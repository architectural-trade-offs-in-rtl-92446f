// ram_latch: sample memory built from latch banks.
//
// DEPTH words of W bits (24 x 16 by default), each word a bank of
// transparent latches. A 1:DEPTH address demultiplexer decodes waddr into
// one latch enable per word. NRD read ports (1 for the direct-form filter,
// 2 for the folded filter) each have their own DEPTH:1 data multiplexer;
// reads are combinational, and an address of DEPTH or more reads zero.
//
// Timing: a word's latches are open while we is high, the word is selected
// and clk is low, i.e. in the second half of the cycle in which the write is
// requested; they close at the next rising edge. waddr, wdata and we must
// come from rising-edge flip-flops (they then stay stable while the latch is
// open). The new value can be read from the next cycle on. The latches are
// intended: a latch bank is smaller and draws less power than a flip-flop
// bank, and the low-phase enable avoids any hold race with the flip-flops
// that drive the write port. Contents are not reset.
module ram_latch #(
  parameter int unsigned DEPTH = 24,
  parameter int unsigned W     = 16,
  parameter int unsigned NRD   = 1,
  parameter int unsigned AW    = $clog2(DEPTH)
) (
  input  logic          clk,
  input  logic          we,
  input  logic [AW-1:0] waddr,
  input  logic [W-1:0]  wdata,
  input  logic [AW-1:0] raddr [NRD],
  output logic [W-1:0]  rdata [NRD]
);
  logic [W-1:0]     mem [DEPTH];
  logic [DEPTH-1:0] len;    // latch enables from the address demultiplexer

  always_comb begin
    for (int i = 0; i < DEPTH; i++)
      len[i] = we && !clk && (waddr == AW'(i));
  end

  for (genvar i = 0; i < DEPTH; i++) begin : g_bank
    always_latch begin
      if (len[i]) mem[i] = wdata;
    end
  end

  always_comb begin
    for (int k = 0; k < NRD; k++) begin
      rdata[k] = '0;
      for (int i = 0; i < DEPTH; i++)
        if (raddr[k] == AW'(i)) rdata[k] = mem[i];
    end
  end
endmodule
☆ ☆ ☆ ☆ ☆
Work to complete ::
The output should be exactly the lines above from the line containing "word a bank of" to the line containing "and we must", inclusive, with no other lines.

Task answer ::
// DEPTH words of W bits (24 x 16 by default), each word a bank of
// transparent latches. A 1:DEPTH address demultiplexer decodes waddr into
// one latch enable per word. NRD read ports (1 for the direct-form filter,
// 2 for the folded filter) each have their own DEPTH:1 data multiplexer;
// reads are combinational, and an address of DEPTH or more reads zero.
//
// Timing: a word's latches are open while we is high, the word is selected
// and clk is low, i.e. in the second half of the cycle in which the write is
// requested; they close at the next rising edge. waddr, wdata and we must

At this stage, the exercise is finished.